2009-05-05
■ です(大槻文彦)
「です」わ、「でござります」が、いろいろに遷りかわつて、段々と約まつて出来た語で、そのうつりかわりのまち/\なことわ、次のようである。
但し、「で」と合わせれば、指定の助動詞のようになるが、「で」を除けば、独立の「ある」と云う意味の敬譲動詞であるのが、此中に多い。

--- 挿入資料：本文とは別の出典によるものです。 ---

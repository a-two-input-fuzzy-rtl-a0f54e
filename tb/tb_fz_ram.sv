// tb_fz_ram - self-checking test of the synchronous RAM: random writes,
// registered reads (one clock latency), read-during-write returns old data.
module tb_fz_ram;
  localparam int unsigned DEPTH = 64, WIDTH = 9, AW = 6;
  logic clk = 1'b0, we = 1'b0;
  logic [AW-1:0] waddr = '0, raddr = '0;
  logic [WIDTH-1:0] wdata = '0, rdata;
  logic [WIDTH-1:0] model [DEPTH];
  int checks = 0, failures = 0;

  fz_ram #(.DEPTH(DEPTH), .WIDTH(WIDTH)) dut (.*);
  always #5 clk = ~clk;

  initial begin
    repeat (2000) @(posedge clk);
    failures++;
    $display("watchdog expired");
    $display("TB_RESULT checks=%0d failures=%0d", checks, failures);
    $finish;
  end

  task automatic check(input logic [WIDTH-1:0] exp);
    checks++;
    if (rdata !== exp) begin
      failures++;
      $display("ERROR addr %0d: got %h expected %h", raddr, rdata, exp);
    end
  endtask

  initial begin
    // fill every word
    for (int a = 0; a < DEPTH; a++) begin
      @(negedge clk);
      we = 1'b1; waddr = AW'(a); wdata = WIDTH'($urandom); model[a] = wdata;
    end
    @(negedge clk); we = 1'b0;
    // random reads
    for (int i = 0; i < 300; i++) begin
      @(negedge clk); raddr = AW'($urandom);
      @(negedge clk); check(model[raddr]);
    end
    // read during write of the same address returns the old word
    for (int i = 0; i < 50; i++) begin
      @(negedge clk);
      raddr = AW'($urandom); waddr = raddr; we = 1'b1; wdata = WIDTH'($urandom);
      @(negedge clk);
      we = 1'b0;
      check(model[raddr]);
      model[waddr] = wdata;
      @(negedge clk); check(model[raddr]);
    end
    $display("TB_RESULT checks=%0d failures=%0d", checks, failures);
    $finish;
  end
endmodule
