// fz_tnorm - alpha selectors and MIN / product operator (pipeline step 10).
//
// The premise code of the rule being processed says which input variables
// the rule of the original fuzzy system really uses: bit 1 stands for X0,
// bit 0 for X1 ("10" = only X0 present). For an absent variable the alpha
// selector substitutes 1111, the neutral value of both t-norms. Code "00"
// means the rule did not exist in the original system, so theta is forced
// to 0. The mode pin picks the t-norm: minimum, or product. The product of
// two 4-bit degrees is scaled back to 4 bits as (a*b + 15) >> 4, which keeps
// 15 as the neutral value and 0 as the zero (the scaling is this design's
// choice; the original chip's scaling is not published). One clock, registered output;
// the tag and the 7-bit consequent Z pass through alongside.
module fz_tnorm
  import fuzzy_pkg::*;
(
  input  logic            clk,
  input  logic            rst_n,
  input  tnorm_e          mode,
  input  ptag_t           tag_in,
  input  logic [A_W-1:0]  alpha0,
  input  logic [A_W-1:0]  alpha1,
  input  logic [PC_W-1:0] premise,
  input  logic [Z_W-1:0]  z_in,
  output ptag_t           tag_out,
  output logic [A_W-1:0]  theta,
  output logic [Z_W-1:0]  z_out
);
  logic [A_W-1:0]   s0, s1, th;
  logic [2*A_W-1:0] prod;

  always_comb begin
    s0   = premise[1] ? alpha0 : A_W'(ALPHA_MAX);
    s1   = premise[0] ? alpha1 : A_W'(ALPHA_MAX);
    prod = s0 * s1 + (2*A_W)'(ALPHA_MAX);
    if (premise == '0)
      th = '0;
    else if (mode == TNORM_MIN)
      th = (s0 < s1) ? s0 : s1;
    else
      th = prod[2*A_W-1:A_W];
  end

  always_ff @(posedge clk or negedge rst_n) begin
    if (!rst_n) begin
      tag_out <= '0;
      theta   <= '0;
      z_out   <= '0;
    end else begin
      tag_out <= tag_in;
      theta   <= th;
      z_out   <= z_in;
    end
  end
endmodule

でござります でごあります でございます でござりやす
でござんす でござえす でごぜす
でごあす でこわす でがあす
でごあんす羽前西村山郡 でこわんす でがいます安藝安佐郡
でごいす青森 でげいす でごつす
でごんす でこす でがんす
でやんす羽前西村山郡 であす陸中 ぢやんす日向宮崎
段々、末の方になると、打消を形作らせられぬ。「です」と云つても、「でせぬ」と云われぬ。又「ですれば」ともつかわれぬ。
江戸、新吉原、遊女詞、おざりいす ざいます ざます ざんす
東京で、「そうなりましてす、」(「待ちましてした」十二時頃でございましてしょう」)仙台で「そうすか」(左樣でござりしてござりす)など云うわ、「す」の一音になったのである。
「です」わ、「であります」の約まつたものであると云う説もあるが、そうでわない。前に挙げたいろ/\な語に、「ご」が」げ」あ」や」の音が伴つて居るので、「ござります」の姿が認められて、それの遷りかわったのであることが分る。
右の「でござります」から「です」までわ、今でも、地方に因り、身分、仲間に因つて、いろ/\につかいわけられて居るが、「でございます」と「です」との外わ用いぬがよい。